_WORK TO BE COMPLETED:_ Repeat each entry word for word.

Saved entries

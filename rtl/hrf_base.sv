// hrf_base: base heterogeneous register file (single-pumped).
//
// Each processing element (PE) that writes owns one bank: its local address
// space, with its own word width BANK_W[i] and height BANK_H[i]. A bank is
// NR replicated simple dual-port RAMs, all written by the bank's single write
// port and each read by one read port. Banks are stacked into one global
// address space of HT = sum(BANK_H) words: bank i starts at the sum of the
// heights of the banks before it. A write port addresses only its own bank,
// with a local address of log2(BANK_H[i]) bits, so no PE can overwrite
// another's data. A read port addresses the whole global space with
// ceil(log2(HT)) bits and can read any bank.
//
// Read path, per read port: every bank's copy for this port is read at the
// local address, each result is sign-extended to DW, the widest bank width,
// by repeating its most significant bit, a multiplexer selects the bank that
// holds the global address, and the word is reordered for the port's
// endianness. Write path: the PE's word is reordered for the write port's
// endianness before it reaches the bank. Reads of addresses at or above HT
// return zero.
//
// Timing: writes at the rising edge of `clk`; reads are asynchronous (see
// sdp_ram), so a read returns data in the cycle its address is applied and
// sees a write to the same word only from the next cycle.
//
// Follows the document: per-PE banks of replicated RAMs, global address =
// concatenated local spaces, read width = widest bank, sign extension,
// per-PE endianness, power-of-two bank heights. Choices made here: bank
// selection by comparing the global address with each bank's range (this
// reduces to the document's decoding of upper address bits when banks are
// aligned), zero for out-of-range reads, and bit reversal over the full
// read width for big-endian read ports.
//
// Defaults: two banks, a 32-bit PE with 64 registers and an 8-bit PE with 64
// registers (128 words in all), read by four ports.
module hrf_base #(
  parameter int unsigned     NB = 2,
  parameter int unsigned     NR = 4,
  parameter int unsigned     BANK_W   [rf_pkg::MAX_PORTS] = '{0: 32, 1: 8, default: 0},
  parameter int unsigned     BANK_H   [rf_pkg::MAX_PORTS] = '{0: 64, 1: 64, default: 0},
  parameter rf_pkg::endian_e W_ENDIAN [rf_pkg::MAX_PORTS] = '{default: rf_pkg::ENDIAN_LITTLE},
  parameter rf_pkg::endian_e R_ENDIAN [rf_pkg::MAX_PORTS] = '{default: rf_pkg::ENDIAN_LITTLE},
  localparam int unsigned    HT  = rf_pkg::bank_base(BANK_H, NB),
  localparam int unsigned    DW  = rf_pkg::max_of(BANK_W, NB),
  localparam int unsigned    RAW = rf_pkg::clog2_min1(HT),
  localparam int unsigned    WAW = rf_pkg::clog2_min1(rf_pkg::max_of(BANK_H, NB))
) (
  input  logic           clk,
  // write port i writes bank i; its address is local, its data BANK_W[i] wide
  input  logic           we    [NB],
  input  logic [WAW-1:0] waddr [NB],
  input  logic [DW-1:0]  wdata [NB],
  // read ports address the global space
  input  logic [RAW-1:0] raddr [NR],
  output logic [DW-1:0]  rdata [NR]
);

  // Per bank and read port: the sign-extended word and whether the port's
  // address falls into the bank.
  logic [DW-1:0] ext_data [NB][NR];
  logic          hit      [NB][NR];

  for (genvar b = 0; b < NB; b++) begin : g_bank
    localparam int unsigned BW   = BANK_W[b];
    localparam int unsigned H    = BANK_H[b];
    localparam int unsigned BASE = rf_pkg::bank_base(BANK_H, b);
    localparam int unsigned LAW  = (H > 1) ? $clog2(H) : 1;

    if (H == 0 || (H & (H - 1)) != 0) begin : g_bad_h
      $error("hrf_base: bank %0d height %0d is not a power of two", b, H);
    end
    if (BW == 0 || BW > DW) begin : g_bad_w
      $error("hrf_base: bank %0d width %0d is invalid", b, BW);
    end

    logic [BW-1:0] bank_wdata;

    endian_map #(.W(BW), .MODE(W_ENDIAN[b])) u_wr_endian (
      .a(wdata[b][BW-1:0]),
      .y(bank_wdata)
    );

    for (genvar r = 0; r < NR; r++) begin : g_copy
      logic [BW-1:0]  word;
      logic [RAW:0]   offset;

      assign offset = {1'b0, raddr[r]} - (RAW+1)'(BASE);

      sdp_ram #(.W(BW), .DEPTH(H)) u_ram (
        .clk,
        .we   (we[b]),
        .waddr(waddr[b][LAW-1:0]),
        .wdata(bank_wdata),
        .raddr(offset[LAW-1:0]),
        .rdata(word)
      );

      // Sign extension to the widest bank width.
      assign ext_data[b][r] = DW'(signed'(word));
      // The offset is below H exactly when the address lies in this bank.
      assign hit[b][r]      = (offset < (RAW+1)'(H));
    end
  end

  for (genvar r = 0; r < NR; r++) begin : g_rport
    logic [DW-1:0] sel_data;

    always_comb begin
      sel_data = '0;
      for (int b = 0; b < NB; b++) if (hit[b][r]) sel_data = ext_data[b][r];
    end

    endian_map #(.W(DW), .MODE(R_ENDIAN[r])) u_rd_endian (
      .a(sel_data),
      .y(rdata[r])
    );
  end

endmodule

_RESPONSE:_
filename rtl/hrf_base.sv
// hrf_base: base heterogeneous register file (single-pumped).
//
// Each processing element (PE) that writes owns one bank: its local address
// space, with its own word width BANK_W[i] and height BANK_H[i]. A bank is
// NR replicated simple dual-port RAMs, all written by the bank's single write
// port and each read by one read port. Banks are stacked into one global
// address space of HT = sum(BANK_H) words: bank i starts at the sum of the
// heights of the banks before it. A write port addresses only its own bank,
// with a local address of log2(BANK_H[i]) bits, so no PE can overwrite
// another's data. A read port addresses the whole global space with
// ceil(log2(HT)) bits and can read any bank.
//
// Read path, per read port: every bank's copy for this port is read at the
// local address, each result is sign-extended to DW, the widest bank width,
// by repeating its most significant bit, a multiplexer selects the bank that
// holds the global address, and the word is reordered for the port's
// endianness. Write path: the PE's word is reordered for the write port's
// endianness before it reaches the bank. Reads of addresses at or above HT
// return zero.
//
// Timing: writes at the rising edge of `clk`; reads are asynchronous (see
// sdp_ram), so a read returns data in the cycle its address is applied and
// sees a write to the same word only from the next cycle.
//
// Follows the document: per-PE banks of replicated RAMs, global address =
// concatenated local spaces, read width = widest bank, sign extension,
// per-PE endianness, power-of-two bank heights. Choices made here: bank
// selection by comparing the global address with each bank's range (this
// reduces to the document's decoding of upper address bits when banks are
// aligned), zero for out-of-range reads, and bit reversal over the full
// read width for big-endian read ports.
//
// Defaults: two banks, a 32-bit PE with 64 registers and an 8-bit PE with 64
// registers (128 words in all), read by four ports.
module hrf_base #(
  parameter int unsigned     NB = 2,
  parameter int unsigned     NR = 4,
  parameter int unsigned     BANK_W   [rf_pkg::MAX_PORTS] = '{0: 32, 1: 8, default: 0},
  parameter int unsigned     BANK_H   [rf_pkg::MAX_PORTS] = '{0: 64, 1: 64, default: 0},
  parameter rf_pkg::endian_e W_ENDIAN [rf_pkg::MAX_PORTS] = '{default: rf_pkg::ENDIAN_LITTLE},
  parameter rf_pkg::endian_e R_ENDIAN [rf_pkg::MAX_PORTS] = '{default: rf_pkg::ENDIAN_LITTLE},
  localparam int unsigned    HT  = rf_pkg::bank_base(BANK_H, NB),
  localparam int unsigned    DW  = rf_pkg::max_of(BANK_W, NB),
  localparam int unsigned    RAW = rf_pkg::clog2_min1(HT),
  localparam int unsigned    WAW = rf_pkg::clog2_min1(rf_pkg::max_of(BANK_H, NB))
) (
  input  logic           clk,
  // write port i writes bank i; its address is local, its data BANK_W[i] wide
  input  logic           we    [NB],
  input  logic [WAW-1:0] waddr [NB],
  input  logic [DW-1:0]  wdata [NB],
  // read ports address the global space
  input  logic [RAW-1:0] raddr [NR],
  output logic [DW-1:0]  rdata [NR]
);

  // Per bank and read port: the sign-extended word and whether the port's
  // address falls into the bank.
  logic [DW-1:0] ext_data [NB][NR];
  logic          hit      [NB][NR];

  for (genvar b = 0; b < NB; b++) begin : g_bank
    localparam int unsigned BW   = BANK_W[b];
    localparam int unsigned H    = BANK_H[b];
    localparam int unsigned BASE = rf_pkg::bank_base(BANK_H, b);
    localparam int unsigned LAW  = (H > 1) ? $clog2(H) : 1;

    if (H == 0 || (H & (H - 1)) != 0) begin : g_bad_h
      $error("hrf_base: bank %0d height %0d is not a power of two", b, H);
    end
    if (BW == 0 || BW > DW) begin : g_bad_w
      $error("hrf_base: bank %0d width %0d is invalid", b, BW);
    end

    logic [BW-1:0] bank_wdata;

    endian_map #(.W(BW), .MODE(W_ENDIAN[b])) u_wr_endian (
      .a(wdata[b][BW-1:0]),
      .y(bank_wdata)
    );

    for (genvar r = 0; r < NR; r++) begin : g_copy
      logic [BW-1:0]  word;
      logic [RAW:0]   offset;

      assign offset = {1'b0, raddr[r]} - (RAW+1)'(BASE);

      sdp_ram #(.W(BW), .DEPTH(H)) u_ram (
        .clk,
        .we   (we[b]),
        .waddr(waddr[b][LAW-1:0]),
        .wdata(bank_wdata),
        .raddr(offset[LAW-1:0]),
        .rdata(word)
      );

      // Sign extension to the widest bank width.
      assign ext_data[b][r] = DW'(signed'(word));
      // The offset is below H exactly when the address lies in this bank.
      assign hit[b][r]      = (offset < (RAW+1)'(H));
    end
  end

  for (genvar r = 0; r < NR; r++) begin : g_rport
    logic [DW-1:0] sel_data;

    always_comb begin
      sel_data = '0;
      for (int b = 0; b < NB; b++) if (hit[b][r]) sel_data = ext_data[b][r];
    end

    endian_map #(.W(DW), .MODE(R_ENDIAN[r])) u_rd_endian (
      .a(sel_data),
      .y(rdata[r])
    );
  end

endmodule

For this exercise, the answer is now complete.